Bureaucracy May Be Putting Lives At Risk, Europe.” Medical News Today, February 15, 2012.

This article covers a European Parliament meeting held last week, where critics of a 2001 EU directive had an opportunity to discuss its shortcomings. Although the directive was designed to standardize clinical-trial regulation, critics say a lack of coordination and large increases in bureaucracy have had a detrimental effect on academic clinical research and may put children and adolescents with rare forms of cancer at risk. This will be an interesting story to watch in the coming months as a proposed revision of the directive is to be sent for legislative review in September.

 

Elizabeth Whitman focuses on the Syrian uprising, its implications and the wildly varied domestic and international reactions.
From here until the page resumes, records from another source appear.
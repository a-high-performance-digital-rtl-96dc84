// tb_boot_sequencer: checks the boot order of the two processors.
//
// After reset both processors are held; the first is released after
// RST_STRETCH (+1 for the output register) cycles; the second stays in reset
// however long the first takes, and is released two cycles after
// cpu0_boot_done. The boot vectors must be the two parameter values.
module tb_boot_sequencer;
  logic clk = 0, rst_n = 0, cpu0_boot_done = 0;
  logic cpu0_reset_n, cpu1_reset_n;
  logic [31:0] cpu0_reset_addr, cpu1_reset_addr;
  int checks = 0, failures = 0;

  boot_sequencer #(.CPU0_RESET_ADDR(32'h0000_0000), .CPU1_RESET_ADDR(32'h0020_0000),
                   .RST_STRETCH(16)) dut (.*);
  always #5 clk = ~clk;

  initial begin
    #1_000_000;
    failures++;
    $display("watchdog expired");
    $display("TB_RESULT checks=%0d failures=%0d", checks, failures);
    $finish;
  end

  task automatic chk(input bit ok, input string msg);
    checks++;
    if (!ok) begin failures++; $display("FAIL %s", msg); end
  endtask

  initial begin
    int t;
    for (int run = 0; run < 3; run++) begin
      int boot_len;
      boot_len = 50 + run * 400;
      rst_n = 0; cpu0_boot_done = 0;
      repeat (2) @(negedge clk);
      chk(!cpu0_reset_n && !cpu1_reset_n, "both held in reset");
      rst_n = 1;
      t = 0;
      while (!cpu0_reset_n) begin @(negedge clk); t++; chk(!cpu1_reset_n, "cpu1 before cpu0"); end
      chk(t == 17, $sformatf("cpu0 released after %0d cycles", t));
      repeat (boot_len) begin
        @(negedge clk);
        chk(cpu0_reset_n && !cpu1_reset_n, "cpu1 must wait for boot done");
      end
      cpu0_boot_done = 1;
      @(negedge clk);
      chk(!cpu1_reset_n, "cpu1 one cycle after done");
      @(negedge clk);
      chk(cpu1_reset_n && cpu0_reset_n, "cpu1 released");
      cpu0_boot_done = 0;
      repeat (5) @(negedge clk);
      chk(cpu1_reset_n && cpu0_reset_n, "both stay running");
    end
    chk(cpu0_reset_addr == 32'h0 && cpu1_reset_addr == 32'h0020_0000, "boot vectors");
    $display("TB_RESULT checks=%0d failures=%0d", checks, failures);
    $finish;
  end
endmodule
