// comm_regs: register block on the communication processor's bus.
//
// The communication processor receives waveforms from the network and loads
// them into the idle waveform bank: it sets MR_WAVE_ADDR, writes points to
// MR_WAVE_DATA (the address then advances by one) and finally writes the
// number of points to MR_WAVE_COMMIT, which makes the bank pending; it takes
// over at the next waveform period. It also drives the fiber link: the link
// mode (RS232 or Manchester), bytes to send and bytes received.
//
// Bus as in ctrl_regs: bus_rdata one cycle after bus_addr, reads without side
// effects. MR_LINK_STATUS bits 0 (byte received) and 1 (receive error) are
// sticky and cleared by writing 1; irq is high while either is set. A byte
// written to MR_LINK_TX while the transmitter is busy is dropped. The register
// map is this design's choice.
module comm_regs
  import ctrl_pkg::*;
#(
  parameter int AW = 14
) (
  input  logic          clk,
  input  logic          rst_n,
  input  logic [4:0]    bus_addr,
  input  logic          bus_we,
  input  logic [31:0]   bus_wdata,
  output logic [31:0]   bus_rdata,
  output logic          irq,
  // waveform loading
  output logic          wave_wr_en,
  output logic [AW-1:0] wave_wr_addr,
  output logic [31:0]   wave_wr_data,
  output logic [AW:0]   wave_load_len,
  output logic          wave_load_done,
  input  logic          wave_active_bank,
  input  logic          wave_pending,
  input  logic          wave_playing,
  // fiber link
  output link_mode_e    link_mode,
  output logic          tx_start,
  output logic [7:0]    tx_data,
  input  logic          tx_busy,
  input  logic [7:0]    rx_data,
  input  logic          rx_valid,
  input  logic          rx_err
);

  comm_reg_e  a;
  logic [1:0] lstat;
  logic [7:0] rx_q;
  logic [AW-1:0] waddr;
  assign a = comm_reg_e'(bus_addr);

  always_ff @(posedge clk or negedge rst_n) begin
    if (!rst_n) begin
      waddr <= '0; wave_wr_en <= 1'b0; wave_wr_addr <= '0; wave_wr_data <= '0;
      wave_load_len <= '0; wave_load_done <= 1'b0;
      link_mode <= LINK_RS232; tx_start <= 1'b0; tx_data <= '0;
      lstat <= '0; rx_q <= '0;
    end else begin
      wave_wr_en     <= 1'b0;
      wave_load_done <= 1'b0;
      tx_start       <= 1'b0;
      if (rx_valid) begin
        rx_q <= rx_data;
        lstat[LS_RX_NEW] <= 1'b1;
      end
      if (rx_err) lstat[LS_RX_ERR] <= 1'b1;
      if (bus_we) begin
        unique case (a)
          MR_WAVE_ADDR: waddr <= bus_wdata[AW-1:0];
          MR_WAVE_DATA: begin
            wave_wr_en   <= 1'b1;
            wave_wr_addr <= waddr;
            wave_wr_data <= bus_wdata;
            waddr        <= waddr + 1'b1;
          end
          MR_WAVE_COMMIT: begin
            wave_load_len  <= bus_wdata[AW:0];
            wave_load_done <= 1'b1;
          end
          MR_LINK_CTRL:   link_mode <= link_mode_e'(bus_wdata[0]);
          MR_LINK_TX: if (!tx_busy && !tx_start) begin
            tx_data  <= bus_wdata[7:0];
            tx_start <= 1'b1;
          end
          MR_LINK_STATUS: lstat <= lstat & ~bus_wdata[1:0];
          default: ;
        endcase
      end
    end
  end

  always_ff @(posedge clk or negedge rst_n) begin
    if (!rst_n) begin
      bus_rdata <= '0;
    end else begin
      unique case (a)
        MR_WAVE_ADDR:   bus_rdata <= 32'(waddr);
        MR_WAVE_STATUS: bus_rdata <= {29'd0, wave_playing, wave_pending, wave_active_bank};
        MR_LINK_CTRL:   bus_rdata <= {31'd0, link_mode};
        MR_LINK_RX:     bus_rdata <= {24'd0, rx_q};
        MR_LINK_STATUS: bus_rdata <= {29'd0, tx_busy || tx_start, lstat};
        default:        bus_rdata <= '0;
      endcase
    end
  end

  assign irq = |lstat;

endmodule
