// tb_comm_regs: register map of the communication processor.
//
// Waveform loading: after MR_WAVE_ADDR, each MR_WAVE_DATA write must give one
// wave_wr_en pulse at the next address; MR_WAVE_COMMIT must pulse
// wave_load_done with the length. Link: mode register, a MR_LINK_TX write must
// pulse tx_start only when the link is idle, received bytes and errors must
// set sticky status bits and irq, cleared by write-1.
module tb_comm_regs;
  import ctrl_pkg::*;
  localparam int AW = 14;
  logic clk = 0, rst_n = 0;
  logic [4:0] bus_addr = '0;
  logic bus_we = 0;
  logic [31:0] bus_wdata, bus_rdata;
  logic irq, wave_wr_en, wave_load_done, tx_start;
  logic [AW-1:0] wave_wr_addr;
  logic [31:0] wave_wr_data;
  logic [AW:0] wave_load_len;
  logic wave_active_bank = 1, wave_pending = 0, wave_playing = 1;
  link_mode_e link_mode;
  logic [7:0] tx_data, rx_data = 0;
  logic tx_busy = 0, rx_valid = 0, rx_err = 0;
  int checks = 0, failures = 0;

  comm_regs #(.AW(AW)) dut (.*);
  always #5 clk = ~clk;

  initial begin
    #1_000_000;
    failures++;
    $display("watchdog expired");
    $display("TB_RESULT checks=%0d failures=%0d", checks, failures);
    $finish;
  end

  task automatic chk(input bit ok, input string msg);
    checks++;
    if (!ok) begin failures++; $display("FAIL %s", msg); end
  endtask

  // log of waveform writes
  logic [AW-1:0] wa [$];
  logic [31:0]   wd [$];
  int ntx = 0, ndone = 0;
  always @(posedge clk) if (rst_n) begin
    if (wave_wr_en) begin wa.push_back(wave_wr_addr); wd.push_back(wave_wr_data); end
    if (tx_start) ntx++;
    if (wave_load_done) ndone++;
  end

  task automatic wr(input comm_reg_e a, input logic [31:0] d);
    @(negedge clk) bus_addr = a; bus_wdata = d; bus_we = 1;
    @(negedge clk) bus_we = 0;
  endtask

  task automatic rd(input comm_reg_e a, output logic [31:0] d);
    @(negedge clk) bus_addr = a;
    @(negedge clk) d = bus_rdata;
  endtask

  initial begin
    logic [31:0] r;
    repeat (2) @(negedge clk);
    rst_n = 1;
    wr(MR_WAVE_ADDR, 100);
    for (int i = 0; i < 20; i++) wr(MR_WAVE_DATA, 32'h4000_0000 + i);
    @(negedge clk);
    chk(wa.size() == 20, $sformatf("%0d point writes", wa.size()));
    for (int i = 0; i < 20; i++)
      chk(wa[i] == AW'(100 + i) && wd[i] == 32'h4000_0000 + i, $sformatf("point %0d", i));
    rd(MR_WAVE_ADDR, r); chk(r == 120, "address advanced");
    wr(MR_WAVE_COMMIT, 16000);
    @(negedge clk);
    chk(ndone == 1 && wave_load_len == 15'd16000, "commit");
    rd(MR_WAVE_STATUS, r); chk(r[2:0] == 3'b101, "wave status");
    // link
    wr(MR_LINK_CTRL, 1); chk(link_mode == LINK_MANCHESTER, "link mode");
    rd(MR_LINK_CTRL, r); chk(r == 1, "link mode read");
    wr(MR_LINK_TX, 8'h5A); @(negedge clk); chk(ntx == 1 && tx_data == 8'h5A, "tx start");
    tx_busy = 1;
    wr(MR_LINK_TX, 8'h11); chk(ntx == 1 && tx_data == 8'h5A, "tx dropped while busy");
    rd(MR_LINK_STATUS, r); chk(r[2] == 1, "busy visible");
    tx_busy = 0;
    chk(!irq, "no irq yet");
    @(negedge clk) rx_data = 8'hC3; rx_valid = 1;
    @(negedge clk) rx_valid = 0; rx_data = 8'h00;
    rd(MR_LINK_RX, r); chk(r == 8'hC3, "rx byte held");
    rd(MR_LINK_STATUS, r); chk(r[1:0] == 2'b01 && irq, "rx new");
    @(negedge clk) rx_err = 1;
    @(negedge clk) rx_err = 0;
    rd(MR_LINK_STATUS, r); chk(r[1:0] == 2'b11, "rx err");
    wr(MR_LINK_STATUS, 3);
    rd(MR_LINK_STATUS, r); chk(r[1:0] == 2'b00 && !irq, "cleared");
    $display("TB_RESULT checks=%0d failures=%0d", checks, failures);
    $finish;
  end
endmodule
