// ctrl_regs: register block on the control processor's bus.
//
// The control processor runs the regulation loop. Through these registers it
// sets the PWM (enable, period, fixed-point duty, two phase offsets), starts
// waveform playback and picks its trigger mode, reads each period's ADC frame,
// reads the current waveform reference, and handles the digital I/O and
// interlock. The register map is in ctrl_pkg (ctrl_reg_e).
//
// Bus: word address bus_addr, write strobe bus_we with bus_wdata; bus_rdata
// shows the addressed register one cycle after the address (fixed read latency
// of one, as on the shared RAM). Reads have no side effects. CR_STATUS holds
// sticky event bits (new ADC frame, ADC frame error, data trigger, period
// trigger), cleared by writing 1; bit 4 shows the live interlock. irq is high
// while any sticky bit is set. Writing CR_ILK_LATCH pulses ilk_clear.
// The register map, reset values and interrupt rule are this design's choices.
module ctrl_regs
  import ctrl_pkg::*;
(
  input  logic              clk,
  input  logic              rst_n,
  input  logic [4:0]        bus_addr,
  input  logic              bus_we,
  input  logic [31:0]       bus_wdata,
  output logic [31:0]       bus_rdata,
  output logic              irq,
  // PWM
  output logic              pwm_enable,
  output logic [PWM_CNT_W-1:0]            pwm_period,
  output logic [PWM_CNT_W+PWM_FRAC_W-1:0] pwm_duty,
  output logic [PWM_CNT_W-1:0]            pwm_phase [PWM_NCH],
  // ADC frames
  input  adc_frame_t        adc_frame,
  input  logic              adc_valid,
  input  logic              adc_err,
  // waveform
  output logic              wave_run,
  output wave_mode_e        wave_mode,
  output logic [15:0]       wave_div,
  input  logic [31:0]       wave_ref,
  input  logic [13:0]       wave_index,
  input  logic              wave_data_trig,
  input  logic              wave_period_trig,
  // digital I/O
  input  logic [15:0]       din,
  output logic [7:0]        dout_reg,
  output logic [15:0]       ilk_mask,
  output logic              ilk_clear,
  input  logic [15:0]       ilk_latched,
  input  logic              interlock
);

  logic [3:0] status;
  ctrl_reg_e  a;
  assign a = ctrl_reg_e'(bus_addr);

  always_ff @(posedge clk or negedge rst_n) begin
    if (!rst_n) begin
      pwm_enable <= 1'b0;
      pwm_period <= PWM_CNT_W'(1500);       // 100 kHz
      pwm_duty   <= '0;
      for (int k = 0; k < PWM_NCH; k++) pwm_phase[k] <= '0;
      wave_run   <= 1'b0;
      wave_mode  <= WAVE_LOCAL;
      wave_div   <= 16'd20;
      dout_reg   <= '0;
      ilk_mask   <= '0;
      ilk_clear  <= 1'b0;
      status     <= '0;
    end else begin
      ilk_clear <= 1'b0;
      // events
      if (adc_valid)        status[ST_ADC_NEW]   <= 1'b1;
      if (adc_err)          status[ST_ADC_ERR]   <= 1'b1;
      if (wave_data_trig)   status[ST_WAVE_DATA] <= 1'b1;
      if (wave_period_trig) status[ST_WAVE_PER]  <= 1'b1;
      if (bus_we) begin
        unique case (a)
          CR_CTRL: begin
            pwm_enable <= bus_wdata[0];
            wave_run   <= bus_wdata[1];
            wave_mode  <= wave_mode_e'(bus_wdata[2]);
          end
          CR_PWM_PERIOD: pwm_period   <= bus_wdata[PWM_CNT_W-1:0];
          CR_PWM_DUTY:   pwm_duty     <= bus_wdata[PWM_CNT_W+PWM_FRAC_W-1:0];
          CR_PWM_PHASE0: pwm_phase[0] <= bus_wdata[PWM_CNT_W-1:0];
          CR_PWM_PHASE1: pwm_phase[1] <= bus_wdata[PWM_CNT_W-1:0];
          CR_STATUS:     status       <= status & ~bus_wdata[3:0];
          CR_WAVE_DIV:   wave_div     <= bus_wdata[15:0];
          CR_DOUT:       dout_reg     <= bus_wdata[7:0];
          CR_ILK_MASK:   ilk_mask     <= bus_wdata[15:0];
          CR_ILK_LATCH:  ilk_clear    <= 1'b1;
          default: ;
        endcase
      end
    end
  end

  always_ff @(posedge clk or negedge rst_n) begin
    if (!rst_n) begin
      bus_rdata <= '0;
    end else begin
      unique case (a)
        CR_CTRL:       bus_rdata <= {29'd0, wave_mode, wave_run, pwm_enable};
        CR_PWM_PERIOD: bus_rdata <= 32'(pwm_period);
        CR_PWM_DUTY:   bus_rdata <= 32'(pwm_duty);
        CR_PWM_PHASE0: bus_rdata <= 32'(pwm_phase[0]);
        CR_PWM_PHASE1: bus_rdata <= 32'(pwm_phase[1]);
        CR_ADC_ISUM:   bus_rdata <= adc_frame.i_sum;
        CR_ADC_ICOUNT: bus_rdata <= 32'(adc_frame.i_count);
        CR_ADC_V:      bus_rdata <= {adc_frame.v1, adc_frame.v0};
        CR_STATUS:     bus_rdata <= {27'd0, interlock, status};
        CR_WAVE_REF:   bus_rdata <= wave_ref;
        CR_WAVE_INDEX: bus_rdata <= 32'(wave_index);
        CR_WAVE_DIV:   bus_rdata <= 32'(wave_div);
        CR_DIN:        bus_rdata <= 32'(din);
        CR_DOUT:       bus_rdata <= 32'(dout_reg);
        CR_ILK_MASK:   bus_rdata <= 32'(ilk_mask);
        CR_ILK_LATCH:  bus_rdata <= 32'(ilk_latched);
        default:       bus_rdata <= '0;
      endcase
    end
  end

  assign irq = |status;

endmodule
Underground Medical Expertise Refined in Syrian Crucible,” by Ivan Watson and Kareem Khadder. CNN, February 22, 2012.

In the northern province of Idlib, the Syrian regime and its army are targeting the opposition’s medical workers, who are cobbling together an underground medical network to aid the wounded and prepare for the possibility of a far more brutal assault. But they are extremely short on medical supplies, and Syrian government is arresting and torturing medical workers. The story depicts both the resourcefulness and the desperation of the Syrian opposition in Idlib.